# CD-RW's What gives?



## gameover (May 13, 2005)

Any one else have trouble playing CD-RW's or CD-R's? I tried to play one last night and the CD player spit it back out and said "error".:confused


----------



## purplehaze (Dec 27, 2005)

The lense on the CD player is probably not capable of reading a CD/RW. Most CD players will have a hard time playing them if at all. The CD reader on your computer however is designed for this kind of thing. Hope this helps.


----------



## John Millican (May 31, 2005)

It's probably te way it was "burned". Were the audio files converted to wav by your cd burn software? Or were the files still left as mp3? The stock head unit cannot play mp3's.


----------



## GTODEALER (Jan 7, 2005)

John Millican said:


> It's probably te way it was "burned". Were the audio files converted to wav by your cd burn software? Or were the files still left as mp3? The stock head unit cannot play mp3's.


:agree


----------



## GTOJon (Jan 25, 2005)

I never had a problem with CD-Rs. Call me crazy, but I only use CD-Rs in the car this way I can care less if they get all scratched up. I believe they get burned as a .wav format, not 100% sure though, but they work!


----------



## gameover (May 13, 2005)

They were coverted. After doing a little digging I've found out that you have to use CD-R's not CD-RW's. And also burn them at slower speeds.

Thanks!
:cheers


----------



## johnebgoode (Oct 4, 2005)

purplehaze said:


> The lense on the CD player is probably not capable of reading a CD/RW. Most CD players will have a hard time playing them if at all. The CD reader on your computer however is designed for this kind of thing. Hope this helps.

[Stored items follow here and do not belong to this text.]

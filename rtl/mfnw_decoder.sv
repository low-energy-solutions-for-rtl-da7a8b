// mfnw_decoder: read path of MLC/TLC flip-n-write for one word.
//
// The stored word {[xtag,] itag, data} is decoded by XORing every data cell
// with the inversion tag cell itag (the tag replicated N_CELLS times) and,
// for MFNW2/MFNW3 (NUM_XFORM = 1 or 3), undoing the transformation named by
// the xtag cell (see mfnw_encoder for the xtag encoding). The result is
// registered: in_valid high in clock cycle n gives out_valid and the tag-less
// word in cycle n+1, the single read cycle of the documented read path.
module mfnw_decoder #(
  parameter int unsigned CELL_BITS  = 2,
  parameter int unsigned N_CELLS    = 8,
  parameter int unsigned NUM_XFORM  = 0,
  parameter logic [1:0]  XFORM2_SEL = 2'd1,
  localparam int unsigned XT = (NUM_XFORM > 0) ? 1 : 0,
  localparam int unsigned DW = N_CELLS * CELL_BITS,
  localparam int unsigned SW = DW + (1 + XT) * CELL_BITS
) (
  input  logic          clk,
  input  logic          rst_n,
  input  logic          in_valid,
  input  logic [SW-1:0] stored,
  output logic          out_valid,
  output logic [DW-1:0] data
);

  logic [CELL_BITS-1:0] itag;
  logic [DW-1:0]        unflipped, decoded;

  assign itag      = stored[DW +: CELL_BITS];
  assign unflipped = stored[DW-1:0] ^ {N_CELLS{itag}};

  if (XT == 1) begin : g_xt
    logic [1:0] xtag, sel;
    assign xtag = stored[SW-1 -: 2];
    // MFNW2 stores 00/11 in the xtag cell; any nonzero value means "applied".
    assign sel  = (NUM_XFORM == 1) ? ((xtag == 2'b00) ? 2'd0 : XFORM2_SEL) : xtag;
    mfnw_transform #(.N_CELLS(N_CELLS), .INVERSE(1'b1)) u_itr (
      .sel(sel), .din(unflipped), .dout(decoded));
  end else begin : g_nx
    assign decoded = unflipped;
  end

  always_ff @(posedge clk or negedge rst_n) begin
    if (!rst_n) out_valid <= 1'b0;
    else        out_valid <= in_valid;
  end

  always_ff @(posedge clk) begin
    if (in_valid) data <= decoded;
  end

endmodule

That is absolutey correct. CD RW will not play in any car.......!!!


----------



## Warlock (Mar 10, 2005)

I was able to play CD-RWs in my '99 Trans AM but I only found one brand which worked...Ricoh. So your statement is not entirely true.
CD-R worked perfectly fine all brands no problem. Don't know about the GTO I pick mine up on Saturday arty:


----------



## hssaini (Jul 9, 2005)

CDRs work just fine. You just gotta have the right format like .wav and not .mp3 or a folder with files.

I have 6 burned disks in there right now and they all work fine..

Rob


----------



## stangeater (Jan 17, 2006)

all i use is cd r's in the car with no problems, so it must be only cd rw's


----------



## gameover (May 13, 2005)

Reburned to a CD-R at a slower speed and tried it last night, no problems!
:cheers


----------